▸ WHAT THE EXERCISE ASKS: For the listing below, output exactly the lines from the line with "## The instruction set" up to and including the line with "R[d] ← R[s] \| R[t]", and no other lines.

▸ SOURCE MATERIAL:
====

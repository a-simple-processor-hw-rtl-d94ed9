# HW ISA single-cycle processor

This is a small teaching processor: a 16-bit load/store machine where every
instruction finishes in exactly one clock cycle. On each rising edge it fetches
one instruction, decodes it, reads two registers, runs the ALU, touches data
memory if needed, and writes the result back. At the same time it loads the
next program counter. Nothing is pipelined, so the slowest instruction
(a load: instruction memory, then register file, then ALU, then data memory,
then register write) sets the clock period.

The RTL is SystemVerilog (IEEE 1800-2017). It is synthesizable and has been
linted with Verilator and elaborated with the slang front end of Yosys.

## The instruction set

The machine has sixteen 16-bit registers (R0-R15) and two separate memories.
The instruction memory holds the program. The data memory is byte-addressed
and little-endian: the word at address `a` is `{M[a+1], M[a]}`. Instructions
are one 16-bit word each. The PC holds a byte address and normally steps by 2.

| Instruction        | Meaning                                         | [15:12] | [11:8] | [7:4] | [3:0]  |
|--------------------|-------------------------------------------------|---------|--------|-------|--------|
| `LW Rt, off(Rs)`   | R[t] ← M[R[s] + off]                            | 0000    | s      | t     | off    |
| `SW Rt, off(Rs)`   | M[R[s] + off] ← R[t]                            | 0001    | s      | t     | off    |
| `ADD Rs, Rt, Rd`   | R[d] ← R[s] + R[t]                              | 0010    | s      | t     | d      |
| `SUB Rs, Rt, Rd`   | R[d] ← R[s] − R[t]                              | 0011    | s      | t     | d      |
| `AND Rs, Rt, Rd`   | R[d] ← R[s] & R[t]                              | 0100    | s      | t     | d      |
| `OR Rs, Rt, Rd`    | R[d] ← R[s] \| R[t]                             | 0101    | s      | t     | d      |
| `BEQ Rs, Rt, off`  | if R[s] == R[t]: PC ← PC + 2 + off·2            | 0111    | s      | t     | off    |
| `JMP off`          | PC ← off·2                                      | 1000    | off[11:0]       |||
| `HALT`             | stop                                            | 1111    | –               |||

The 4-bit offsets of LW, SW and BEQ are signed (−8…7). The 12-bit JMP offset is
unsigned. The destination is written **last** in the assembly syntax
(`ADD R3, R6, R8` writes R8). Some example encodings: `ADD R3,R6,R8` = `0x2368`,
`SW R6,-8(R3)` = `0x1368`, `BEQ R1,R2,-2` = `0x712E`.

Opcodes 0110 and 1001-1110 are not defined. This implementation runs them as
no-operations: nothing is written and the PC advances by 2.

## Datapath

The datapath is built from these units, in the order a signal passes through them:

- **Instruction fetch.** `pc_reg` holds the PC. `instr_mem` reads the word at
  that byte address combinationally. An `adder` forms PC + 2.
- **Decode.** `control_unit` is one truth table from the opcode to a
  control word (`ctrl_t` in `hw_isa_pkg`). The ALU operation is a separate
  2-bit code (ADD, SUB, AND, OR) that the control unit translates from the
  opcode. It is not the opcode itself.
- **Register access.** `reg_file` reads Rs and Rt combinationally. Its single
  write port writes at the clock edge. A `mux2` picks the write address: Rd for
  arithmetic, Rt for LW.
- **Execute.** A second `mux2` feeds the ALU either Read Data 2 or the
  sign-extended offset. The `alu` computes ADD/SUB/AND/OR. It also reports
  `zero` and signed `overflow`.
- **Memory.** The ALU result is the data-memory address for LW and SW.
  Read Data 2 is the store data. `data_mem` reads combinationally and writes
  both bytes at the clock edge when Mem Store is set.
- **Write-back.** A third `mux2` (the "Mem" bit) chooses the ALU result or the
  loaded word.
- **Next PC.** `next_pc` shifts the sign-extended offset left by 1 and adds it
  to PC + 2. It picks that target when Branch is set and the ALU (which
  subtracted the two registers) reports zero. For JMP a second mux then
  overrides everything with `{off, 0}`.

### Control word

| opcode | reg_write | mem_store | mem_to_reg | alu_src_imm | wr_addr_rt | branch | jump | halt | alu_op |
|--------|:-:|:-:|:-:|:-:|:-:|:-:|:-:|:-:|--------|
| ADD/SUB/AND/OR | 1 | 0 | 0 | 0 | 0 | 0 | 0 | 0 | ADD/SUB/AND/OR |
| LW     | 1 | 0 | 1 | 1 | 1 | 0 | 0 | 0 | ADD |
| SW     | 0 | 1 | 0 | 1 | 0 | 0 | 0 | 0 | ADD |
| BEQ    | 0 | 0 | 0 | 0 | 0 | 1 | 0 | 0 | SUB |
| JMP    | 0 | 0 | 0 | 0 | 0 | 0 | 1 | 0 | – |
| HALT   | 0 | 0 | 0 | 0 | 0 | 0 | 0 | 1 | – |
| other  | 0 | 0 | 0 | 0 | 0 | 0 | 0 | 0 | – |

## Halting

HALT sets a sticky `halted` flag in `pc_reg`. From then on the PC stays on the
HALT instruction. HALT writes neither registers nor memory, so the
architectural state is frozen until reset. This design does not gate the
clock; freezing the PC has the same effect.

## Reset, loading and observing

- `rst_n` is synchronous and active low. It sets PC = 0x0, clears `halted`,
  sets R1 = 0x0001 and clears every other register. Memories are not cleared.
  R1 = 1 gives programs the constant 1 (for example to decrement a counter).
  R0 is an ordinary writable register, not a hard-wired zero.
- `imem_load_we/addr/data` writes one instruction word per clock.
- `dmem_load_we/addr/data` writes one data word per clock. It has priority over
  the processor's own stores, so use it only while `rst_n` is low.
- `dbg_reg_addr → dbg_reg_data` and `dbg_mem_addr → dbg_mem_data` are
  combinational read ports onto the register file and data memory.
- `pc`, `instr`, `halted`, `alu_zero` and `alu_overflow` show the instruction
  executing in the current cycle.

Typical use: hold `rst_n` low, load the program and data, release `rst_n`,
clock until `halted` is high, then read results through the debug ports.

## Parameters and sizes

| Module | Parameter | Default | Note |
|--------|-----------|---------|------|
| `hw_cpu` | `IMEM_BYTES` | 65536 | full 16-bit byte address space |
| `hw_cpu` | `DMEM_BYTES` | 65536 | full 16-bit byte address space |
| `reg_file` | `NREGS`, `WIDTH` | 16, 16 | fixed by the ISA |

Word width, register count, field positions and opcodes come from the ISA.
The memory sizes are this design's choice. Since the addresses are 16 bits,
the defaults cover everything a program can address. After synthesis the
default configuration has 1 Mbit of memory (two 64 KiB arrays) plus the
256-bit register file.

## Choices this implementation makes

Everything below is left open by the ISA and the datapath description:

- Both memories read combinationally and write at the clock edge, as a
  single-cycle machine needs.
- Data-memory words need not be aligned. `addr + 1` wraps at the top of memory.
  Instruction fetch ignores PC bit 0.
- ALU overflow means two's-complement overflow of ADD or SUB. Nothing in the
  processor uses it; it is brought out as a port.
- The select encodings of the four muxes (which input is 0 and which is 1),
  and driving the ALU-source and write-address muxes from the control unit.
- JMP and HALT hardware (see above), the treatment of undefined opcodes,
  the reset values, the load ports and the debug ports.

## Files

| File | Contents |
|------|----------|
| `rtl/hw_isa_pkg.sv` | opcodes, ALU operation enum, control-word and instruction structs |
| `rtl/hw_cpu.sv` | top level: the complete single-cycle datapath |
| `rtl/pc_reg.sv` | program counter and halted flag |
| `rtl/instr_mem.sv`, `rtl/data_mem.sv` | instruction and data memories |
| `rtl/reg_file.sv` | 16 × 16 register file, 2 read + 1 write + debug read |
| `rtl/control_unit.sv` | opcode → control word |
| `rtl/alu.sv` | ADD/SUB/AND/OR with zero and overflow |
| `rtl/sign_extend.sv`, `rtl/adder.sv`, `rtl/mux2.sv` | small datapath parts |
| `rtl/next_pc.sv` | PC + 2, branch target, branch and jump selection |
| `tb/tb_<module>.sv` | one self-checking testbench per module |

## Verification

Every testbench checks itself and ends by printing
`TB_RESULT checks=<n> failures=<m>`. Each also has a watchdog. `tb_hw_cpu` runs
the processor at its default sizes:

- **Example programs with known results.** Three of them check final
  registers, memory and the cycle count (one instruction per clock):
  - ADD then SW of the sum;
  - LW, LW, AND, SW;
  - a loop that multiplies 3 × 2 with BEQ/ADD/SUB/JMP and leaves through a
    taken BEQ to HALT after 11 cycles.
- **More directed programs.** A short ADD/SUB/OR program, the three raw
  encodings listed above, and an ADD and a SUB that overflow.
- **Random programs (60 of them).** Each runs in lockstep with an
  instruction-level model of the ISA kept in the testbench. After every clock
  it compares the PC, `halted`, all 16 registers and the last stored word.
- **Mechanism coverage.** The test counts each opcode, taken and untaken
  branches, jumps, overflow, undefined opcodes and halts. A mechanism that
  never occurs is a failure.

The test runs in well under a second. To run it with plain Verilator:

```
verilator --binary --timing --assert -Irtl -y rtl +libext+.sv \
    rtl/hw_isa_pkg.sv tb/tb_hw_cpu.sv --top-module tb_hw_cpu -o sim
./obj_dir/sim
```

Replace `tb_hw_cpu` with any other `tb_*` name to test a single module.

Each block-level testbench has been checked against a deliberately broken
copy of its module, for example:

- a zero-extending sign extender;
- a big-endian data memory;
- a branch that ignores the zero flag;
- a PC that keeps running after HALT.

Every testbench reported failures against its broken copy.

## Limits

- HALT freezes the PC and does not stop the clock.
- The memories are plain arrays with combinational reads. On an FPGA or ASIC
  they would become distributed RAM or flops, not synchronous block RAM.
  Moving to synchronous-read memories would need a different (multi-cycle or
  pipelined) organisation.
- There is no interrupt, exception or I/O mechanism. The ISA defines none.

====

▸ TASK OUTPUT:
## The instruction set

The machine has sixteen 16-bit registers (R0-R15) and two separate memories.
The instruction memory holds the program. The data memory is byte-addressed
and little-endian: the word at address `a` is `{M[a+1], M[a]}`. Instructions
are one 16-bit word each. The PC holds a byte address and normally steps by 2.

| Instruction        | Meaning                                         | [15:12] | [11:8] | [7:4] | [3:0]  |
|--------------------|-------------------------------------------------|---------|--------|-------|--------|
| `LW Rt, off(Rs)`   | R[t] ← M[R[s] + off]                            | 0000    | s      | t     | off    |
| `SW Rt, off(Rs)`   | M[R[s] + off] ← R[t]                            | 0001    | s      | t     | off    |
| `ADD Rs, Rt, Rd`   | R[d] ← R[s] + R[t]                              | 0010    | s      | t     | d      |
| `SUB Rs, Rt, Rd`   | R[d] ← R[s] − R[t]                              | 0011    | s      | t     | d      |
| `AND Rs, Rt, Rd`   | R[d] ← R[s] & R[t]                              | 0100    | s      | t     | d      |
| `OR Rs, Rt, Rd`    | R[d] ← R[s] \| R[t]                             | 0101    | s      | t     | d      |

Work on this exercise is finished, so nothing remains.